__About this exercise__:
Which lines of the entries below run from the one holding "if (rabs(real'(data_a) - expect_at(i))" to the one holding "if (rabs(real'(data_b) - expect_at((i", inclusive? Set down exactly those lines and no others.

****************

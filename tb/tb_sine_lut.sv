// Checks every entry of the sine table on both read ports against
// 32767 * sin(2*pi*i/656), computed here, within one LSB.
module tb_sine_lut;
  localparam int unsigned LEN = 656;
  logic [9:0] addr_a, addr_b;
  logic signed [15:0] data_a, data_b;
  int checks = 0, failures = 0;

  function automatic real rabs(real v);
    return (v < 0.0) ? -v : v;
  endfunction

  sine_lut dut (.*);

  initial begin
    #1000000;
    failures++;
    $display("FAIL: watchdog");
    $display("TB_RESULT checks=%0d failures=%0d", checks, failures);
    $finish;
  end

  function automatic real expect_at(int i);
    return 32767.0 * $sin(2.0 * 3.14159265358979 * real'(i) / real'(LEN));
  endfunction

  initial begin
    for (int i = 0; i < LEN; i++) begin
      addr_a = 10'(i);
      addr_b = 10'((i * 7 + 3) % LEN);
      #1;
      checks += 2;
      if (rabs(real'(data_a) - expect_at(i)) > 1.0) begin
        failures++; $display("FAIL: port a entry %0d = %0d", i, data_a);
      end
      if (rabs(real'(data_b) - expect_at((i * 7 + 3) % LEN)) > 1.0) begin
        failures++; $display("FAIL: port b entry %0d = %0d", (i * 7 + 3) % LEN, data_b);
      end
    end
    // the quarter points are exact
    addr_a = 10'd164; addr_b = 10'd492; #1;
    checks++;
    if (data_a != 16'sd32767 || data_b != -16'sd32767) begin
      failures++; $display("FAIL: quarter points %0d %0d", data_a, data_b);
    end
    $display("TB_RESULT checks=%0d failures=%0d", checks, failures);
    $finish;
  end
endmodule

****************

__Result__:
      if (rabs(real'(data_a) - expect_at(i)) > 1.0) begin
        failures++; $display("FAIL: port a entry %0d = %0d", i, data_a);
      end
      if (rabs(real'(data_b) - expect_at((i * 7 + 3) % LEN)) > 1.0) begin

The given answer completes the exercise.